Fifty-two years later, Fred Goerner told a Pennsylvania television executive, “It is not correct to blame a tire blowout for the [Luke Field] incident.  Harry Manning was in the right hand co-pilot’s seat on the attempted Honolulu takeoff.  Manning wrote to me and then told me in tape recordings that the crash was the result of Earhart’s jockeying the throttles on takeoff as she was having trouble controlling the takeoff.  The blown tire was a result rather than a cause.  Manning said, ‘One second I was looking at the hangars, the next second the water. I was ready to die. It was phenomenal that none of us was injured.  She simply lost it.  That’s all.  I decided then and there that was it for me.  I’d been ready to leave anyway because of [George Palmer] Putnam.
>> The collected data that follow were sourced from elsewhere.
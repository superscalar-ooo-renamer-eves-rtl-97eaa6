// tb_active_list: self-checking test of the active list.
//
// A queue model holds the in-flight entries (index, destination, PC, status
// bits). Random cycles dispatch up to WIDTH entries, complete random entries,
// set value-mispredict, exception and load-violation bits, commit from the
// head, roll the tail back to a random in-flight branch, or squash. Every
// cycle the occupancy, the indices handed to the next dispatch and all fields
// of the WIDTH head entries are compared with the model.
module tb_active_list;
  localparam int AL_SIZE = 256, WIDTH = 4, N_LOG = 64, N_PHYS = 320, PC_BITS = 64;
  localparam int AW = $clog2(AL_SIZE), LW = $clog2(N_LOG), PW = $clog2(N_PHYS), CW = $clog2(WIDTH + 1);

  logic clk = 0, rst_n = 0;
  logic [CW-1:0] disp_n = 0, commit_n = 0;
  logic [WIDTH-1:0] disp_dst_valid = 0, disp_load = 0, disp_store = 0, disp_branch = 0, disp_vp = 0;
  logic [WIDTH-1:0][LW-1:0] disp_log = '0;
  logic [WIDTH-1:0][PW-1:0] disp_phys = '0;
  logic [WIDTH-1:0][PC_BITS-1:0] disp_pc = '0;
  logic [WIDTH-1:0][AW-1:0] disp_idx, cmp_idx = '0, vm_idx = '0, head_idx;
  logic [$clog2(AL_SIZE+1)-1:0] free_cnt, used_cnt;
  logic [WIDTH-1:0] cmp_valid = 0, vm_valid = 0;
  logic exc_valid = 0, lv_valid = 0, rollback_en = 0, squash = 0;
  logic [AW-1:0] exc_idx = 0, lv_idx = 0, rollback_idx = 0, al_head;
  logic [WIDTH-1:0] head_valid, head_dst_valid, head_complete, head_exc, head_lv, head_brm,
                    head_vm, head_load, head_store, head_branch, head_vp;
  logic [WIDTH-1:0][LW-1:0] head_log;
  logic [WIDTH-1:0][PW-1:0] head_phys;
  logic [WIDTH-1:0][PC_BITS-1:0] head_pc;

  active_list #(.AL_SIZE(AL_SIZE), .WIDTH(WIDTH), .N_LOG(N_LOG), .N_PHYS(N_PHYS),
                .PC_BITS(PC_BITS)) dut (.*);

  always #5 clk = ~clk;

  typedef struct {
    int idx; bit dv; int lg; int ph; bit ld, st, br, vp; longint pc;
    bit cmp, exc, lv, vm;
  } ent_t;
  ent_t q[$];
  int tail_m = 0;
  int checks = 0, failures = 0;
  int n_roll = 0, n_squash = 0, n_full = 0, n_wrap = 0;

  task automatic check(input bit ok, input string what);
    checks++;
    if (!ok) begin
      failures++;
      if (failures < 10) $display("FAIL %s at %0t", what, $time);
    end
  endtask

  task automatic compare();
    check(int'(used_cnt) == q.size(), $sformatf("used %0d vs %0d", used_cnt, q.size()));
    check(int'(free_cnt) == AL_SIZE - q.size(), "free_cnt");
    for (int k = 0; k < WIDTH; k++) begin
      check(int'(disp_idx[k]) == (tail_m + k) % AL_SIZE, "disp_idx");
      check(head_valid[k] == (k < q.size()), "head_valid");
      if (k < q.size()) begin
        check(int'(head_idx[k]) == q[k].idx, "head_idx");
        check(head_dst_valid[k] == q[k].dv && int'(head_log[k]) == q[k].lg &&
              int'(head_phys[k]) == q[k].ph && head_pc[k] == q[k].pc, "head fields");
        check(head_load[k] == q[k].ld && head_store[k] == q[k].st &&
              head_branch[k] == q[k].br && head_vp[k] == q[k].vp, "head kind");
        check(head_complete[k] == q[k].cmp && head_exc[k] == q[k].exc &&
              head_lv[k] == q[k].lv && head_vm[k] == q[k].vm && !head_brm[k], "head status");
      end
    end
  endtask

  initial begin
    #100000000;
    failures++;
    $display("TB_RESULT checks=%0d failures=%0d", checks, failures);
    $finish;
  end

  initial begin
    repeat (2) @(posedge clk);
    rst_n = 1;
    @(negedge clk);
    compare();
    for (int cyc = 0; cyc < 20000; cyc++) begin
      int r, nd, nc;
      r = $urandom_range(0, 199);
      disp_n = 0; commit_n = 0; cmp_valid = 0; vm_valid = 0; exc_valid = 0; lv_valid = 0;
      rollback_en = 0; squash = 0;
      if (r == 0) begin
        squash = 1; q.delete(); tail_m = 0; n_squash++;
      end else begin
        // status updates on random in-flight entries
        for (int k = 0; k < WIDTH; k++)
          if (q.size() > 0 && $urandom_range(0, 1)) begin
            int i;
            i = $urandom_range(0, q.size() - 1);
            cmp_valid[k] = 1; cmp_idx[k] = AW'(q[i].idx); q[i].cmp = 1;
            if ($urandom_range(0, 19) == 0) begin
              vm_valid[k] = 1; vm_idx[k] = AW'(q[i].idx); q[i].vm = 1;
            end
          end
        if (q.size() > 0 && $urandom_range(0, 30) == 0) begin
          int i;
          i = $urandom_range(0, q.size() - 1);
          exc_valid = 1; exc_idx = AW'(q[i].idx); q[i].exc = 1;
        end
        if (q.size() > 0 && $urandom_range(0, 30) == 0) begin
          int i;
          i = $urandom_range(0, q.size() - 1);
          lv_valid = 1; lv_idx = AW'(q[i].idx); q[i].lv = 1;
        end
        // commit from the head (biased to let the list fill up sometimes)
        nc = $urandom_range(0, (cyc / 2000) % 2 ? 1 : WIDTH);
        if (nc > q.size()) nc = q.size();
        commit_n = CW'(nc);
        if (r < 8 && q.size() > nc + 1) begin
          // roll back to a random entry that is not being committed
          int i;
          i = $urandom_range(nc, q.size() - 1);
          rollback_en = 1; rollback_idx = AW'(q[i].idx);
          while (q.size() > i + 1) void'(q.pop_back());
          tail_m = (q[i].idx + 1) % AL_SIZE;
          n_roll++;
        end else begin
          nd = $urandom_range(0, WIDTH);
          if (nd > AL_SIZE - q.size()) nd = AL_SIZE - q.size();
          disp_n = CW'(nd);
          for (int k = 0; k < nd; k++) begin
            ent_t e;
            e.idx = tail_m; e.dv = 1'($urandom); e.lg = $urandom_range(0, N_LOG - 1);
            e.ph = $urandom_range(0, N_PHYS - 1); e.ld = 1'($urandom); e.st = 1'($urandom);
            e.br = 1'($urandom); e.vp = 1'($urandom); e.pc = {$urandom, $urandom};
            e.cmp = 0; e.exc = 0; e.lv = 0; e.vm = 0;
            disp_dst_valid[k] = e.dv; disp_log[k] = LW'(e.lg); disp_phys[k] = PW'(e.ph);
            disp_load[k] = e.ld; disp_store[k] = e.st; disp_branch[k] = e.br; disp_vp[k] = e.vp;
            disp_pc[k] = e.pc;
            q.push_back(e);
            if (tail_m == AL_SIZE - 1) n_wrap++;
            tail_m = (tail_m + 1) % AL_SIZE;
          end
        end
        for (int k = 0; k < nc; k++) void'(q.pop_front());
      end
      @(posedge clk);
      @(negedge clk);
      compare();
      if (q.size() == AL_SIZE) n_full++;
    end
    check(n_roll > 0 && n_squash > 0 && n_full > 0 && n_wrap > 0, "coverage");
    $display("rollbacks=%0d squashes=%0d full=%0d wraps=%0d", n_roll, n_squash, n_full, n_wrap);
    $display("TB_RESULT checks=%0d failures=%0d", checks, failures);
    $finish;
  end
endmodule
The seriously damaged Electra 10E after Amelia's Luke Field, Hawaii ground loop on March 20, 1937. Amelia and Fred can be seen standing next to the pilot's side of plane.

The seriously damaged Electra after Amelia’s Luke Field, Hawaii ground loop on March 20, 1937.  Amelia and Fred can be seen standing on the wing on the pilot’s side of the plane.

Manning was likely referring to the publisher’s micro-management of his famous wife’s publicity campaign for the world flight, and his tyrannical insistence that the spotlight remain focused only on Amelia, as if she were the only person in the Electra.  Putnam imposed the same conditions on Noonan, but Fred needed the flight so badly, and so filled with promise did the great opportunity appear that he readily accepted the overbearing Putnam’s demands without complaint.

But as we continue our focus on Fred Noonan, we won’t further analyze Amelia’s questionable performance at Luke Field or second guess the decision that cost Noonan his life.  Fairly or not, Noonan will always be remembered as the problem drinker who Amelia Earhart trusted with her own life, if he’s remembered at all.  By hearing from those who knew Noonan or were close to those who did, and from others who have carefully studied the matter, perhaps we can get a better answer to the questions that will probably never be completely put to rest: Was Noonan an alcoholic, and if so, how bad was his drinking?  Most importantly, did Noonan’s drinking have any negative effects on the final, ill-fated flight that terminated at Mili Atoll? 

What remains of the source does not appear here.